Task goal =>
From the line containing "in the same cycle, because" through the last line of the records, print every line exactly and nothing more.

▼

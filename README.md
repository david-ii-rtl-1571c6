# DAVID II: a parallel rendering processor with per-rasterizer pixel caches

A single-chip rendering processor can render several triangles at once by giving it several
rasterizers. To keep up, each rasterizer needs its own pixel cache (a small local copy of depth
and colour for recently touched screen blocks). The trouble is that two rasterizers may then
hold, and change, the same screen block in two caches at once, so the copies disagree.

This design does not try to stop that. The rasterizers share nothing and never check for
dependences between triangles. Instead, the frame buffer is kept correct where the cached blocks
return to it. Every block a pixel cache gives up is merged into the frame buffer pixel by pixel
by a *consistency test* (C-test): a depth test followed by an alpha blend. This is the same work
the rasterizer already did against its cache. Whichever rasterizer's copy is nearer wins, and a
translucent copy is blended over what the frame buffer already holds.

The second idea follows from the first. A cache never has to fetch a block from the frame buffer,
so a pixel-cache miss has no latency. The rasterizer hands the victim block to the memory
interface unit (MIU) and goes on at once. The victim waits in the MIU's *pixel output queue*
until the C-test ALUs can merge it. A rasterizer stalls only when that queue is full.

The SystemVerilog here builds the whole path: fragment in, pixel in the frame buffer. It uses
the embedded-frame-buffer organisation at its default size: 16 rasterizers, a 1600x1200 screen,
a 128-entry queue and 8 cycles per C-test block.

## Block diagram and data flow

```
 fragments (one stream per rasterizer, triangles dealt round robin by the driver)
     |            |                      |
 +---v----+  +----v---+             +----v---+       rasterizer:
 | rast 0 |  | rast 1 |    . . .    | rast 15|         S1 texture read  (tex_cache)
 +---+----+  +---+----+             +---+----+         S2 filter, blend, alpha test
     |  ^        |  ^                   |  ^           S3 pixel cache: z-test, blend, write
     |  +--------+--+------ texels -----+--+---- texture_memory (round-robin rr_arbiter)
     |           |                      |
     +-----------+--- replaced blocks --+
                 v
        +-----------------+   miu: round-robin intake, one block per cycle
        | pixel output    |   128 entries, head/tail pointers
        | queue           |
        +--------+--------+
                 v
        +-----------------+   ctest_unit: 2 ctest_alu, 16 pixels in 8 cycles
        | C-test ALUs     |<--- read block ---+
        +--------+--------+                   |
                 +---- write merged block --> frame_buffer (120,000 blocks x 896 bits)
                                              display / read-out port
```

| Module | Role |
|---|---|
| `davidii_top` | Everything above. |
| `rasterizer` | Three-stage pixel pipeline of one rasterizer. |
| `tex_cache` | Local texture cache. It has 4 banks interleaved on texel-coordinate parity, so it returns a full 2x2 footprint of one mip level per cycle. |
| `tex_filter` | Bilinear filter of one mip level, or trilinear filter of two levels (four or eight texels). |
| `tex_blend` | Modulates the texel with the fragment colour, then premultiplies by alpha. |
| `alpha_test` | Discards a fragment whose alpha is below `alpha_ref`. |
| `pixel_cache` | Local depth and colour cache with the z-test and blend stages. Evicts on a miss without refilling. Flushes at end of frame. |
| `ctest_alu` | One pixel's z-test (less) and premultiplied *over* blend. Used by the pixel cache and by the C-test unit. |
| `miu` | Takes replaced blocks from all rasterizers into the pixel output queue. |
| `pixel_output_queue` | Circular FIFO with head and tail pointers. |
| `ctest_unit` | Merges queued blocks into the frame buffer, `CTEST_CYCLES` per block. |
| `frame_buffer` | On-chip frame buffer, one 4x4 block per word. Has a clear sweep and a read-out port. |
| `texture_memory` | Shared texture store holding one mip-mapped texture, written by the host. |
| `rr_arbiter` | Round-robin arbiter, used for the MIU intake and the texture memory. |
| `davidii_pkg` | Pixel, block and fragment types. The 8-bit multiply and the *over* blend. |

## The pixel cache: miss without refill

This is the part that differs most from an ordinary cache.

A line holds one 4x4 block: 16 x (24-bit z + 32-bit RGBA) plus a 16-bit *written mask*. The cache
is direct mapped on the block address `(y/4)*(SCREEN_W/4) + x/4`. It has 64 lines by default.

For each fragment, one per cycle, `pixel_cache` does the following:

1. **Hit.** It reads the pixel. An unwritten pixel reads as far depth and transparent black. It
   z-tests the fragment against that pixel. If the fragment passes, the cache writes the
   fragment's depth and the colour blended *over* the old colour, and sets the mask bit.
2. **Miss, victim line clean** (no mask bit set). The line is taken for the new block, with an
   empty mask. The fragment is processed into it in the same cycle.
3. **Miss, victim line written.** The victim `{address, mask, pixels}` is offered to the MIU
   (`out_valid`). In the cycle the MIU takes it, the line is reallocated empty and the fragment is
   processed, with no extra cycle. If the MIU cannot take it (queue full, or another rasterizer
   won the arbitration), `in_ready` drops and the pipeline stalls.

The cache never reads the frame buffer. That is why a miss costs nothing: there is nothing to
wait for. Each cache composites only the fragments its own rasterizer sent since the line was
allocated, on a transparent background. The frame buffer gets the rest of the picture later,
through the C-test.

`flush` at end of frame walks all lines and sends every written block to the MIU, taking
`PC_LINES` cycles plus any wait for the queue. The rasterizer holds the flush back until its
pipeline is empty.

## The C-test and why the result is consistent

`ctest_unit` takes the head block of the queue. It reads the frame-buffer block at that address
in the same cycle, because the embedded frame buffer has a combinational read. For each pixel
whose mask bit is set, it does:

```
if (cached.z < fb.z)  fb = { cached.z,  cached.rgba + fb.rgba * (255 - cached.a) / 255 }
```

▲

Task result =>
in the same cycle, because the embedded frame buffer has a combinational read. For each pixel
whose mask bit is set, it does:

```
if (cached.z < fb.z)  fb = { cached.z,  cached.rgba + fb.rgba * (255 - cached.a) / 255 }
```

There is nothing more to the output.